Factors influencing serum neopterin and beta 2-microglobulin levels in a healthy diverse population.

Sera and questionnaire data from a population-based random sample of healthy adults was used to evaluate factors influencing neopterin and beta 2-microglobulin (beta 2m) values. Both neopterin and beta 2m levels increased with age and were higher among white than blacks (mean values for whites and blacks: neopterin, 5.06 vs 4.49 nmol/L; beta 2m, 1.36 vs 1.28 mg/L). Gender differences were noted for beta 2m but not neopterin values (beta 2m males vs females: 1.37 vs 1.29 mg/L).

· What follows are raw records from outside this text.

// Overhead control circuitry of the DIS.
//
// Steers one of four phase-sample sources into the RBP cascade and produces
// the Operate/Maintenance signal:
//   * the 6-bit 4-to-1 path multiplexer selects, by path_sel {S1,S0},
//     00 path 1 (off-chip input ext0), 01 path 2 (off-chip input ext1),
//     10 path 3 (self-test generator), 11 path 4 (phase extractor);
//   * the self-test generator starts when start_selftest rises;
//   * a 12-bit counter counts clocks from the rise of start_selftest
//     (cleared while it is low) and a comparator raises Equal when it
//     reaches the off-chip count test_count;
//   * Equal sets an ~S/~R latch (~S = not Equal); start_selftest low resets
//     it (~R = start_selftest);
//   * a 2-to-1 multiplexer drives oper from the latch's QN output when
//     oper_mux_sel is 1, and from the off-chip level oper_mux_io when it is 0.
// With oper_mux_sel = 1 a self test therefore applies exactly
// test_count - 3 vectors (the generator's first vector comes three clocks
// after the start) and then drives oper low, freezing the RBPs and with them
// the signature. The document states both that the counter is cleared by
// PSV low and counts while PSV is high, and that "the off-chip number should
// be three greater than the desired test length" (61 vectors for a count of
// 64, the count its path 3 simulation uses); this design follows the second. The document's path 3 procedure sets oper_mux_sel = 1 and its
// paths 1, 2 and 4 procedures set it to 0 with oper_mux_io = 1; this polarity
// follows those procedures. The latch reset by start_selftest is this
// design's choice. The phase extractor's LOAD input is tied high.
module dis_control
  import dis_pkg::*;
(
  input  logic                   clk,
  input  logic                   rst_n,
  input  sample_t                ext0_in,
  input  sample_t                ext1_in,
  input  logic signed [IQ_W-1:0] drfm_i,
  input  logic signed [IQ_W-1:0] drfm_q,
  input  logic                   iq_valid_in,
  input  logic [1:0]             path_sel,
  input  logic                   start_selftest,
  input  logic [CNT_W-1:0]       test_count,
  input  logic                   oper_mux_io,
  input  logic                   oper_mux_sel,
  output sample_t                mux_out,
  output logic                   oper,
  output logic                   selftest_done
);
  sample_t          st_sample, pe_sample;
  logic [CNT_W-1:0] count;
  logic             equal;
  logic             latch_q, latch_qn;

  self_test_lfsr #(.W(12)) u_lfsr (
    .clk, .rst_n, .start(start_selftest), .sample_out(st_sample));

  phase_extractor u_pe (
    .clk, .rst_n, .load(1'b1), .i_in(drfm_i), .q_in(drfm_q),
    .valid_in(iq_valid_in), .sample_out(pe_sample));

  path_mux #(.W($bits(sample_t))) u_mux (
    .in0(ext0_in), .in1(ext1_in), .in2(st_sample), .in3(pe_sample),
    .sel(path_sel), .out(mux_out));

  test_counter #(.W(CNT_W)) u_cnt (.clk, .rst_n, .run(start_selftest), .count);

  eq_comparator #(.W(CNT_W)) u_cmp (.a(count), .b(test_count), .equal);

  sr_latch_n u_latch (.s_n(~equal), .r_n(start_selftest), .q(latch_q), .qn(latch_qn));

  // Operate/Maintenance 2-to-1 multiplexer.
  assign oper          = oper_mux_sel ? latch_qn : oper_mux_io;
  assign selftest_done = latch_q & start_selftest;
endmodule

Neopterin values were lower among current smokers than among nonsmokers (4.32 vs 5.16 nmol/L) and were higher among users of antihistamines (5.46 among users vs 4.65 nmol/L among nonusers). Neopterin and beta 2m were correlated in this healthy adult population (adjusted r = 0.53, P = 0.001), yet no other interrelationships with numerous biologic markers except between beta 2m and serum-soluble interleukin-2 receptor levels (adjusted r = .41, P = 0.05) were observed. These findings provide important baseline information to consider before planning or evaluating studies utilizing neopterin or beta 2m levels.